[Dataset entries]
┌──
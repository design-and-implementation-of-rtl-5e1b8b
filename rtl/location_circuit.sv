// location_circuit: finds the candidate void of one channel for a new burst.
//
// Step 1 turns the burst's arrival time into its slot: slot m-1 (zero-based)
// is floor((t_a - t_s) / tau) with t_s = 0 and tau = 2**SLOT_SHIFT, i.e. the
// upper bits of the time stamp, limited to the last slot. Step 2 masks the
// channel's index vector with the mask generator (slots 1..m), ANDs the two
// (the "filter" gate array) and lets the priority coder pick the highest
// remaining index: the void that starts latest at or before the arrival slot.
// Purely combinational; the search engine registers the result.
module location_circuit #(
  parameter int unsigned NUM_SLOTS  = obs_pkg::NUM_SLOTS,
  parameter int unsigned TIME_W     = obs_pkg::TIME_W,
  parameter int unsigned SLOT_SHIFT = obs_pkg::SLOT_SHIFT,
  localparam int unsigned IDX_W     = $clog2(NUM_SLOTS)
) (
  input  logic [NUM_SLOTS-1:0] index_vec,  // bit b set: a void starts in slot b
  input  logic [TIME_W-1:0]    arr_time,   // burst arrival time t_a
  output logic [IDX_W-1:0]     arr_slot,   // zero-based arrival slot m-1
  output logic [IDX_W-1:0]     cand_idx,   // zero-based index of the candidate
  output logic                 cand_found  // some void starts at or before m
);

  logic [NUM_SLOTS-1:0] mask;
  logic [NUM_SLOTS-1:0] filtered;

  slot_of_time #(
    .NUM_SLOTS (NUM_SLOTS),
    .TIME_W    (TIME_W),
    .SLOT_SHIFT(SLOT_SHIFT)
  ) u_slot (
    .t   (arr_time),
    .slot(arr_slot)
  );

  mask_generator #(.NUM_SLOTS(NUM_SLOTS)) u_mask (
    .slot_idx(arr_slot),
    .mask    (mask)
  );

  // Array of AND gates between mask code and index vector.
  assign filtered = mask & index_vec;

  priority_coder #(.NUM_SLOTS(NUM_SLOTS)) u_prio (
    .req  (filtered),
    .idx  (cand_idx),
    .found(cand_found)
  );

endmodule
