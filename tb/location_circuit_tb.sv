// location_circuit_tb: random index vectors and arrival times. The expected
// arrival slot is t / 2048 and the expected candidate the highest set bit of
// the index vector at or below it, found by a downward scan. Starts with the
// published example: voids in slots 1, 3 and 9, arrival in slot 5 -> slot 3.
module location_circuit_tb;
  localparam int unsigned NS = 64, TW = 17, SH = 11;
  logic [NS-1:0] index_vec;
  logic [TW-1:0] arr_time;
  logic [5:0]    arr_slot, cand_idx;
  logic          cand_found, clk = 0;
  int            checks = 0, failures = 0, cycles = 0;

  location_circuit #(.NUM_SLOTS(NS), .TIME_W(TW), .SLOT_SHIFT(SH)) dut (
    .index_vec(index_vec), .arr_time(arr_time), .arr_slot(arr_slot),
    .cand_idx(cand_idx), .cand_found(cand_found));

  always #5 clk = ~clk;
  always @(posedge clk) begin
    cycles++;
    if (cycles > 10000) begin
      failures++;
      $display("TB_RESULT checks=%0d failures=%0d", checks, failures);
      $finish;
    end
  end

  task automatic check(input logic [NS-1:0] v, input logic [TW-1:0] t);
    int m0 = int'(t) / (1 << SH);
    int exp_idx = -1;
    index_vec = v;
    arr_time  = t;
    @(posedge clk);
    for (int b = m0; b >= 0; b--) if (v[b]) begin exp_idx = b; break; end
    checks++;
    if (int'(arr_slot) != m0 || cand_found !== (exp_idx >= 0) ||
        (exp_idx >= 0 && int'(cand_idx) != exp_idx)) begin
      failures++;
      $display("FAIL v=%h t=%0d slot=%0d cand=%0d/%0d expect %0d/%0d",
               v, t, arr_slot, cand_idx, cand_found, m0, exp_idx);
    end
  endtask

  initial begin
    // 1-based slots 1, 3, 9 are bits 0, 2, 8; arrival in 1-based slot 5.
    check(NS'(9'b100000101), TW'(4 * 2048 + 100));
    checks++;
    if (cand_idx != 6'd2) begin
      failures++;
      $display("FAIL published example cand=%0d", cand_idx);
    end
    check(NS'(9'b100000101), TW'(8 * 2048));        // arrival in slot 9
    check(NS'(9'b100000100), TW'(1 * 2048 + 5));    // nothing at or before
    for (int i = 0; i < 400; i++) begin
      automatic logic [NS-1:0] v = {$urandom, $urandom};
      if (i % 2 == 0) v = v & {$urandom, $urandom} & {$urandom, $urandom};
      check(v, TW'($urandom));
    end
    $display("TB_RESULT checks=%0d failures=%0d", checks, failures);
    $finish;
  end
endmodule
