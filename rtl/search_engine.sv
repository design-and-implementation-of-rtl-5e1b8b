// search_engine: index-based feasible-void search for one data channel.
//
// The channel's voids are kept in two structures: the index vector, one flip-
// flop per slot, whose bit i is set iff a void starts in slot i, and the
// void table (on-chip RAM) with the start and end time of that void.
//
// Timing, driven by the control unit (one request every five cycles):
//   locate (en_search high): the location circuit masks the index vector with
//            the arrival slot and priority-codes the candidate index, which is
//            registered;
//   read   : the candidate's void table entry is read (synchronous RAM);
//   verify : the verification circuit compares the entry with the burst and
//            drives avail and the void start/end (Void_info) combinationally;
//   select : (channel selector works; outputs here stay stable);
//   update (update high, only on the chosen channel): the data structure is
//            rewritten as follows. The candidate void [vs, ve] at index k is
//            split by the burst [ta, te]. The part before the burst, [vs, ta],
//            keeps index k (entry k rewritten), or is removed (bit k cleared)
//            when ta = vs. The part after it, [te, ve], is entered at index
//            j = slot(te), unless te = ve or bit j is already set.
// A slot holds at most one void. The rule that an occupied slot keeps its
// void and the newer remainder is dropped is this design's own choice; the
// published description does not say what happens when two voids start in
// one slot. The structure and the split shown for the published example
// (old void shortened in place, new void indexed by the burst's end slot)
// follow the published design; the cycle split is this design's own.
// init (one cycle after reset) sets the whole window up as one void,
// [0, 2**TIME_W-1], at index 0 (slot 1).
module search_engine #(
  parameter int unsigned NUM_SLOTS  = obs_pkg::NUM_SLOTS,
  parameter int unsigned TIME_W     = obs_pkg::TIME_W,
  parameter int unsigned SLOT_SHIFT = obs_pkg::SLOT_SHIFT,
  localparam int unsigned IDX_W     = $clog2(NUM_SLOTS)
) (
  input  logic                 clk,
  input  logic                 rst_n,
  input  logic                 init,        // write the initial void
  input  logic                 en_search,   // locate cycle of a request
  input  logic                 update,      // this channel takes the burst
  input  logic [TIME_W-1:0]    bdp_arr,     // burst arrival time t_a
  input  logic [TIME_W-1:0]    bdp_dep,     // burst departure time t_e
  output logic                 avail,       // candidate void fits the burst
  output logic [TIME_W-1:0]    void_start,  // Void_info: candidate start
  output logic [TIME_W-1:0]    void_end,    // Void_info: candidate end
  output logic [NUM_SLOTS-1:0] index_vec,   // current index vector
  output logic                 drop_event   // an update dropped a remainder
);

  // ---------------------------------------------------------------- locate
  logic [IDX_W-1:0] arr_slot, cand_idx, cand_idx_q;
  logic             cand_found, cand_found_q, rd_en;

  location_circuit #(
    .NUM_SLOTS (NUM_SLOTS),
    .TIME_W    (TIME_W),
    .SLOT_SHIFT(SLOT_SHIFT)
  ) u_loc (
    .index_vec (index_vec),
    .arr_time  (bdp_arr),
    .arr_slot  (arr_slot),
    .cand_idx  (cand_idx),
    .cand_found(cand_found)
  );

  always_ff @(posedge clk or negedge rst_n) begin
    if (!rst_n) begin
      cand_idx_q   <= '0;
      cand_found_q <= 1'b0;
      rd_en        <= 1'b0;
    end else begin
      rd_en <= en_search;
      if (en_search) begin
        cand_idx_q   <= cand_idx;
        cand_found_q <= cand_found;
      end
    end
  end

  // ------------------------------------------------------------ void table
  logic              wa_en, wb_en;
  logic [IDX_W-1:0]  wa_addr, wb_addr;
  logic [TIME_W-1:0] wa_start, wa_end, wb_start, wb_end;

  void_table #(
    .NUM_SLOTS(NUM_SLOTS),
    .TIME_W   (TIME_W)
  ) u_table (
    .clk     (clk),
    .rd_en   (rd_en),
    .rd_addr (cand_idx_q),
    .rd_start(void_start),
    .rd_end  (void_end),
    .wa_en   (wa_en),
    .wa_addr (wa_addr),
    .wa_start(wa_start),
    .wa_end  (wa_end),
    .wb_en   (wb_en),
    .wb_addr (wb_addr),
    .wb_start(wb_start),
    .wb_end  (wb_end)
  );

  // ---------------------------------------------------------- verification
  verification_circuit #(.TIME_W(TIME_W)) u_verify (
    .cand_found(cand_found_q),
    .void_start(void_start),
    .void_end  (void_end),
    .arr_time  (bdp_arr),
    .dep_time  (bdp_dep),
    .avail     (avail)
  );

  // ---------------------------------------------------------------- update
  logic [IDX_W-1:0]     dep_slot;
  logic [NUM_SLOTS-1:0] vec_after_left, vec_next;
  logic                 left_keep, right_len, right_keep;

  slot_of_time #(
    .NUM_SLOTS (NUM_SLOTS),
    .TIME_W    (TIME_W),
    .SLOT_SHIFT(SLOT_SHIFT)
  ) u_dep_slot (
    .t   (bdp_dep),
    .slot(dep_slot)
  );

  always_comb begin
    left_keep      = (bdp_arr != void_start);
    right_len      = (bdp_dep != void_end);
    vec_after_left = index_vec;
    if (!left_keep) vec_after_left[cand_idx_q] = 1'b0;
    right_keep     = right_len && !vec_after_left[dep_slot];
    vec_next       = vec_after_left;
    if (right_keep) vec_next[dep_slot] = 1'b1;

    wa_en    = 1'b0;
    wa_addr  = cand_idx_q;
    wa_start = void_start;
    wa_end   = bdp_arr;
    wb_en    = update && right_keep;
    wb_addr  = dep_slot;
    wb_start = bdp_dep;
    wb_end   = void_end;
    if (init) begin
      wa_en    = 1'b1;
      wa_addr  = '0;
      wa_start = '0;
      wa_end   = '1;
    end else if (update && left_keep) begin
      wa_en    = 1'b1;
    end
  end

  assign drop_event = update && right_len && !right_keep;

  always_ff @(posedge clk or negedge rst_n) begin
    if (!rst_n)      index_vec <= '0;
    else if (init)   index_vec <= NUM_SLOTS'(1);
    else if (update) index_vec <= vec_next;
  end

  // The control unit only hands a burst to a channel whose void fits it.
  a_update_avail: assert property (@(posedge clk) disable iff (!rst_n)
    update |-> avail);

endmodule
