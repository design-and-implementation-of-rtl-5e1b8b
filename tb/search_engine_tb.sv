// search_engine_tb: runs one channel's search engine through the published
// request timing (locate, read, verify, select, update) for random bursts,
// many of them aimed at an existing void so that exact fits and void splits
// happen. Every request compares avail and the void info with the reference
// model (obs_ref_pkg); every booking compares the index vector and the drop
// flag, and checks against the list of booked bursts that the new burst
// overlaps none of them. Counts fits, misses, removed and dropped voids and
// fails if any of them never happened.
module search_engine_tb;
  import obs_ref_pkg::*;
  localparam int unsigned NS = 64, TW = 17, SH = 11;

  logic          clk = 0, rst_n = 0, init = 0, en_search = 0, update = 0;
  logic [TW-1:0] bdp_arr = 0, bdp_dep = 0, void_start, void_end;
  logic          avail, drop_event;
  logic [NS-1:0] index_vec;
  int            checks = 0, failures = 0, cycles = 0;
  int            n_fit = 0, n_miss = 0, n_left_gone = 0, n_drop = 0, n_split = 0;

  obs_channel_model #(NS, TW, SH) model;

  search_engine #(.NUM_SLOTS(NS), .TIME_W(TW), .SLOT_SHIFT(SH)) dut (.*);

  always #5 clk = ~clk;
  always @(posedge clk) begin
    cycles++;
    if (cycles > 200000) begin
      failures++;
      $display("TB_RESULT checks=%0d failures=%0d", checks, failures);
      $finish;
    end
  end

  task automatic fail(input string msg);
    failures++;
    $display("FAIL cycle %0d: %s", cycles, msg);
  endtask

  task automatic request(input int unsigned ta, input int unsigned te, input bit want_book);
    int unsigned gap;
    bit          exp_avail, exp_drop;
    bdp_arr   = TW'(ta);
    bdp_dep   = TW'(te);
    en_search = 1;
    @(negedge clk);        // locate
    en_search = 0;
    @(negedge clk);        // read
    exp_avail = model.search(ta, te, gap);
    checks++;
    if (avail !== exp_avail) fail($sformatf("avail=%0d expected %0d for %0d..%0d", avail, exp_avail, ta, te));
    if (exp_avail) begin
      checks++;
      if (void_start !== TW'(model.vstart[model.cand]) || void_end !== TW'(model.vend[model.cand]))
        fail("void info");
      checks++;
      if (model.overlaps(ta, te)) fail($sformatf("fitting burst %0d..%0d overlaps a booked one", ta, te));
    end
    @(negedge clk);        // verify
    @(negedge clk);        // select
    if (exp_avail) n_fit++; else n_miss++;
    if (exp_avail && want_book) begin
      if (ta == model.vstart[model.cand]) n_left_gone++;
      if (te != model.vend[model.cand]) n_split++;
      update = 1;
      exp_drop = model.book(ta, te);
      #1;
      checks++;
      if (drop_event !== exp_drop) fail("drop flag");
      if (exp_drop) n_drop++;
    end
    @(negedge clk);        // update
    update = 0;
    checks++;
    if (index_vec !== model.vector()) fail($sformatf("index vector %h expected %h", index_vec, model.vector()));
  endtask

  initial begin
    model = new();
    repeat (2) @(negedge clk);
    rst_n = 1;
    init = 1;
    @(negedge clk);
    init = 0;
    checks++;
    if (index_vec !== NS'(1)) fail("initial index vector");
    // Published example shape: bursts booked so voids start in slots 1, 3, 9.
    request(1 * 2048 + 100, 2 * 2048 + 300, 1);
    request(7 * 2048 + 10, 8 * 2048 + 700, 1);
    checks++;
    if (index_vec[8:0] !== 9'b100000101) fail("example voids in slots 1, 3, 9");
    // A burst inside void 2 that starts in slot 6: candidate is slot 3.
    request(5 * 2048 + 20, 5 * 2048 + 900, 1);
    checks++;
    if (!index_vec[5] || !index_vec[2]) fail("example update: slots 3 and 6");
    repeat (6) begin
      automatic int unsigned a = $urandom % (1 << TW);
      request(a, a, 0);  // probes only
    end
    for (int i = 0; i < 1500; i++) begin
      int unsigned ta, te, len;
      int          s;
      if (i % 200 == 0) begin
        // restart from an empty channel
        model.reset();
        init = 1;
        @(negedge clk);
        init = 0;
      end
      s = $urandom % NS;
      while (!model.used[s] && s > 0) s--;
      if (model.used[s] && ($urandom % 4) != 0) begin
        int unsigned vs, ve;
        vs  = model.vstart[s];
        ve  = model.vend[s];
        ta  = (($urandom % 3) == 0) ? vs : vs + $urandom % (ve - vs + 1);
        len = $urandom % 4000;
        te  = (($urandom % 3) == 0 || ta + len > ve) ? ve : ta + len;
      end else begin
        ta = $urandom % (1 << TW);
        te = ta + $urandom % 3000;
        if (te >= (1 << TW)) te = (1 << TW) - 1;
      end
      request(ta, te, ($urandom % 5) != 0);
    end
    checks++;
    if (n_fit == 0 || n_miss == 0 || n_left_gone == 0 || n_drop == 0 || n_split == 0) fail("coverage");
    $display("fit=%0d miss=%0d left_removed=%0d split=%0d dropped=%0d", n_fit, n_miss, n_left_gone, n_split, n_drop);
    $display("TB_RESULT checks=%0d failures=%0d", checks, failures);
    $finish;
  end
endmodule
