// obs_scheduler: index-based parallel LAUC-VF burst scheduler (top level).
//
// A burst header arrives with the arrival and departure time of its data
// burst; the scheduler picks the data channel whose idle gap (void) can hold
// the burst and, among those, the one whose void began latest before the
// burst (LAUC-VF, latest available unused channel with void filling). It
// consists of the control unit, NUM_CH search engines working in parallel
// (one per channel, each finding at most one feasible void with a constant-
// time index search), the comparand translator and the channel selector.
//
// Interface and timing: pulse start for one cycle with bhp_arr/bhp_dep while
// ready is high. Five cycles later finish is high for one cycle and sel_ch_no
// gives the channel (1..NUM_CH) the burst was booked on, or 0 if no channel
// could take it; the booking itself is written in that same cycle, during
// which the next start is already accepted. One request therefore completes
// every five cycles (33.3 ns at the published 150 MHz). After reset ready
// stays low for one cycle while every channel is set up as one free void
// covering the whole window [0, 2**TIME_W - 1].
//
// Structure, channel count, timing and selection rule follow the published
// design; window size, slot count and time width are this design's choices
// (see obs_pkg). drop_count counts voids lost because their slot already
// held a void, a loss this implementation accepts.
module obs_scheduler #(
  parameter int unsigned NUM_CH     = obs_pkg::NUM_CH,
  parameter int unsigned NUM_SLOTS  = obs_pkg::NUM_SLOTS,
  parameter int unsigned TIME_W     = obs_pkg::TIME_W,
  parameter int unsigned SLOT_SHIFT = obs_pkg::SLOT_SHIFT,
  localparam int unsigned CH_W      = $clog2(NUM_CH + 1),
  localparam int unsigned CMP_W     = TIME_W + 1
) (
  input  logic              clk,
  input  logic              rst_n,
  input  logic              start,       // Start
  input  logic [TIME_W-1:0] bhp_arr,     // BHP_info: arrival time
  input  logic [TIME_W-1:0] bhp_dep,     // BHP_info: departure time
  output logic              ready,
  output logic              finish,      // Finish
  output logic [CH_W-1:0]   sel_ch_no,   // Sel_Ch_info: 1..NUM_CH, 0 = none
  output logic [NUM_CH-1:0] void_drop    // per channel: update dropped a void
);

  logic                         init, en_search, config_en, en_sel;
  logic [NUM_CH-1:0]            update, avail;
  logic [TIME_W-1:0]            bdp_arr, bdp_dep;
  logic [CH_W-1:0]              ch_no;
  logic [NUM_CH-1:0][TIME_W-1:0] void_start, void_end;
  logic [NUM_CH-1:0][CMP_W-1:0]  comparand;

  control_unit #(
    .NUM_CH(NUM_CH),
    .TIME_W(TIME_W)
  ) u_ctrl (
    .clk      (clk),
    .rst_n    (rst_n),
    .start    (start),
    .bhp_arr  (bhp_arr),
    .bhp_dep  (bhp_dep),
    .ready    (ready),
    .finish   (finish),
    .sel_ch_no(sel_ch_no),
    .init     (init),
    .en_search(en_search),
    .update   (update),
    .bdp_arr  (bdp_arr),
    .bdp_dep  (bdp_dep),
    .config_en(config_en),
    .en_sel   (en_sel),
    .ch_no    (ch_no)
  );

  for (genvar c = 0; c < NUM_CH; c++) begin : g_engine
    logic [NUM_SLOTS-1:0] index_vec;
    search_engine #(
      .NUM_SLOTS (NUM_SLOTS),
      .TIME_W    (TIME_W),
      .SLOT_SHIFT(SLOT_SHIFT)
    ) u_engine (
      .clk       (clk),
      .rst_n     (rst_n),
      .init      (init),
      .en_search (en_search),
      .update    (update[c]),
      .bdp_arr   (bdp_arr),
      .bdp_dep   (bdp_dep),
      .avail     (avail[c]),
      .void_start(void_start[c]),
      .void_end  (void_end[c]),
      .index_vec (index_vec),
      .drop_event(void_drop[c])
    );
  end

  comparand_translator #(
    .NUM_CH(NUM_CH),
    .TIME_W(TIME_W)
  ) u_translator (
    .clk       (clk),
    .rst_n     (rst_n),
    .config_en (config_en),
    .bdp_arr   (bdp_arr),
    .avail     (avail),
    .void_start(void_start),
    .comparand (comparand)
  );

  channel_selector #(
    .NUM_CH(NUM_CH),
    .CMP_W (CMP_W)
  ) u_selector (
    .clk      (clk),
    .rst_n    (rst_n),
    .en_sel   (en_sel),
    .comparand(comparand),
    .ch_no    (ch_no)
  );

endmodule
└──
Look through the entries above and work out how many lines contain the string "masks". Give that number alone.

TASK RESPONSE - 2